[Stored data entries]
┌──
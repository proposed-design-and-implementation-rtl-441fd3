// mul8_pkg - constants shared by the 8x8 shift-and-add multiplier and its
// testbenches.
//
// OPW is the operand width (multiplier a and multiplicand b), PRODW the
// product / accumulator width and RUN_CYCLES the number of clocks the control
// block keeps DONE high: one load clock and one shift clock per multiplier
// bit. All three are the values of the 8-bit design.
package mul8_pkg;
  localparam int unsigned OPW        = 8;
  localparam int unsigned PRODW      = 2 * OPW;
  localparam int unsigned RUN_CYCLES = 2 * OPW;
endpackage
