// clkkey - start pulse generator.
//
// Turns the rising of the level input key (a push button, already
// synchronous to c) into a pulse exactly one clock long. Flip-flop 1 samples
// key; flip-flop 2 samples key & ~q1, i.e. "key is high now but was low at the
// previous edge". pulse is flip-flop 2's output: it rises on the first clock
// edge that sees key high and falls on the next one. Holding key high gives no
// further pulse; key must return low before a new pulse can be made.
// nclr clears both flip-flops asynchronously (active low).
// Structure and timing are the original design's.
module clkkey (
  input  logic c,
  input  logic nclr,
  input  logic key,
  output logic pulse
);
  logic q1;
  logic d2;

  assign d2 = key & ~q1;

  always_ff @(posedge c or negedge nclr)
    if (!nclr) begin
      q1    <= 1'b0;
      pulse <= 1'b0;
    end else begin
      q1    <= key;
      pulse <= d2;
    end
endmodule
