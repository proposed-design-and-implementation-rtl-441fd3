// tb_clkkey - self-checking test of the start pulse generator.
// Drives key with random hold times (some one clock, some long) and checks
// that pulse is high for exactly the one clock after each edge that first
// sees key high, and never while key stays high. Also replays the timing of
// the reference diagram: key rises before edge 1, pulse is high from edge 1
// to edge 2.
module tb_clkkey;
  logic clk = 1'b0, nclr, key, pulse;
  logic key_d;   // key as sampled at the previous edge
  logic exp_pulse;
  int checks = 0, failures = 0, pulses = 0;

  clkkey dut (.c(clk), .nclr(nclr), .key(key), .pulse(pulse));

  always #5 clk = ~clk;

  initial begin
    repeat (20000) @(posedge clk);
    failures++;
    $display("TB_RESULT checks=%0d failures=%0d", checks, failures);
    $finish;
  end

  initial begin
    nclr = 1'b0; key = 1'b0; key_d = 1'b0; exp_pulse = 1'b0;
    #12 nclr = 1'b1;
    // diagram replay: edge 0 sees key low, edge 1 high, 2..3 high, then low
    @(negedge clk); key = 1'b0;
    @(negedge clk); key = 1'b1;                 // before edge 1
    @(posedge clk); #1;
    checks++; if (pulse !== 1'b1) begin failures++; $display("FAIL edge1 pulse=%0d", pulse); end
    @(posedge clk); #1;
    checks++; if (pulse !== 1'b0) begin failures++; $display("FAIL edge2 pulse=%0d", pulse); end
    @(posedge clk); #1;
    checks++; if (pulse !== 1'b0) begin failures++; $display("FAIL edge3 pulse=%0d", pulse); end
    @(negedge clk); key = 1'b0;
    @(negedge clk); key = 1'b0;
    key_d = 1'b0;
    // random key patterns
    for (int n = 0; n < 3000; n++) begin
      @(negedge clk);
      if ($urandom_range(3) == 0) key = ~key;
      @(posedge clk);
      exp_pulse = key & ~key_d;
      key_d = key;
      #1;
      checks++;
      if (pulse !== exp_pulse) begin
        failures++;
        $display("FAIL n=%0d key=%0d pulse=%0d expected %0d", n, key, pulse, exp_pulse);
      end
      if (pulse) pulses++;
    end
    checks++;
    if (pulses == 0) begin failures++; $display("FAIL no pulse"); end
    $display("pulses=%0d", pulses);
    $display("TB_RESULT checks=%0d failures=%0d", checks, failures);
    $finish;
  end
endmodule
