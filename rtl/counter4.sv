// counter4 - synchronous binary up counter (divide by 2**WIDTH).
//
// Counts up by one on every rising clock edge while en is high and wraps from
// all ones to zero. clear_n low clears the count to zero on the next clock
// edge (synchronous, it takes priority over en). co is high while the count is all ones and en is high,
// i.e. on the clock whose edge wraps the counter.
// The original design gives only the counter's function and pins (CLK, CLEAR,
// EN, Q0-Q3, CO); the synchronous active-low clear and the meaning of co are
// this design's choices. WIDTH defaults to the original 4 bits.
module counter4 #(
  parameter int unsigned WIDTH = 4
) (
  input  logic             clk,
  input  logic             clear_n,
  input  logic             en,
  output logic [WIDTH-1:0] q,
  output logic             co
);
  always_ff @(posedge clk)
    if (!clear_n) q <= '0;
    else if (en)  q <= q + 1'b1;

  assign co = en & (&q);
endmodule
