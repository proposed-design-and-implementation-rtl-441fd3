// tb_counter4 - self-checking test of the 4-bit counter.
// Random enable and clear; compares q and co every clock with a reference
// count, and checks that the count wraps from 15 to 0.
module tb_counter4;
  logic       clk = 1'b0, clear_n, en, co;
  logic [3:0] q;
  int model = 0;
  int checks = 0, failures = 0, wraps = 0;

  counter4 #(.WIDTH(4)) dut (.clk(clk), .clear_n(clear_n), .en(en), .q(q), .co(co));

  always #5 clk = ~clk;

  initial begin
    repeat (20000) @(posedge clk);
    failures++;
    $display("TB_RESULT checks=%0d failures=%0d", checks, failures);
    $finish;
  end

  initial begin
    clear_n = 1'b0; en = 1'b0;
    @(posedge clk);
    #1;
    checks++;
    if (q !== 4'd0) begin failures++; $display("FAIL clear: q=%0d", q); end
    for (int n = 0; n < 3000; n++) begin
      @(negedge clk);
      clear_n = ($urandom_range(63) != 0);
      en      = ($urandom_range(7) != 0);
      #1;
      checks++;
      if (co !== (en && model == 15)) begin failures++; $display("FAIL co=%0d q=%0d en=%0d", co, q, en); end
      @(posedge clk);
      if (!clear_n)  model = 0;
      else if (en) begin
        if (model == 15) wraps++;
        model = (model + 1) % 16;
      end
      #1;
      checks++;
      if (q !== 4'(model)) begin failures++; $display("FAIL n=%0d q=%0d expected %0d", n, q, model); end
    end
    checks++;
    if (wraps == 0) begin failures++; $display("FAIL no wrap seen"); end
    $display("wraps=%0d", wraps);
    $display("TB_RESULT checks=%0d failures=%0d", checks, failures);
    $finish;
  end
endmodule
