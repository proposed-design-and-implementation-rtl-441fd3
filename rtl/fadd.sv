// fadd - one-bit full adder, the cell the ripple adders are built from.
//
// The sum is the two-level XOR of the three inputs; the carry is the OR of
// the three pairwise ANDs (majority). Purely combinational.
// The XOR/XOR sum and AND2/AND2/AND2 -> OR3 carry structure is the one of the
// original gate drawing; which input pair feeds each AND gate is this design's
// reading (the usual majority form).
module fadd (
  input  logic ci,
  input  logic x,
  input  logic y,
  output logic s,
  output logic co
);
  logic xy;

  always_comb begin
    xy = x ^ y;
    s  = xy ^ ci;
    co = (x & y) | (x & ci) | (y & ci);
  end
endmodule
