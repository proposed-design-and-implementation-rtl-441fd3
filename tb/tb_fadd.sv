// tb_fadd - exhaustive self-checking test of the one-bit full adder.
// Applies all eight input combinations and compares {co, s} with the
// arithmetic sum x + y + ci.
module tb_fadd;
  logic ci, x, y, s, co;
  int checks = 0, failures = 0;

  fadd dut (.ci(ci), .x(x), .y(y), .s(s), .co(co));

  initial begin
    #100000;
    failures++;
    $display("TB_RESULT checks=%0d failures=%0d", checks, failures);
    $finish;
  end

  initial begin
    for (int v = 0; v < 8; v++) begin
      {ci, x, y} = 3'(v);
      #1;
      checks++;
      if ({co, s} !== 2'(int'(x) + int'(y) + int'(ci))) begin
        failures++;
        $display("FAIL x=%0d y=%0d ci=%0d -> co=%0d s=%0d", x, y, ci, co, s);
      end
    end
    $display("TB_RESULT checks=%0d failures=%0d", checks, failures);
    $finish;
  end
endmodule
└──
Task brief: Beginning with the line above that contains "wraps the counter.", copy each line exactly up to and including the line that contains "original 4 bits.", and go no further.

Answer to the exercise:
// i.e. on the clock whose edge wraps the counter.
// The original design gives only the counter's function and pins (CLK, CLEAR,
// EN, Q0-Q3, CO); the synchronous active-low clear and the meaning of co are
// this design's choices. WIDTH defaults to the original 4 bits.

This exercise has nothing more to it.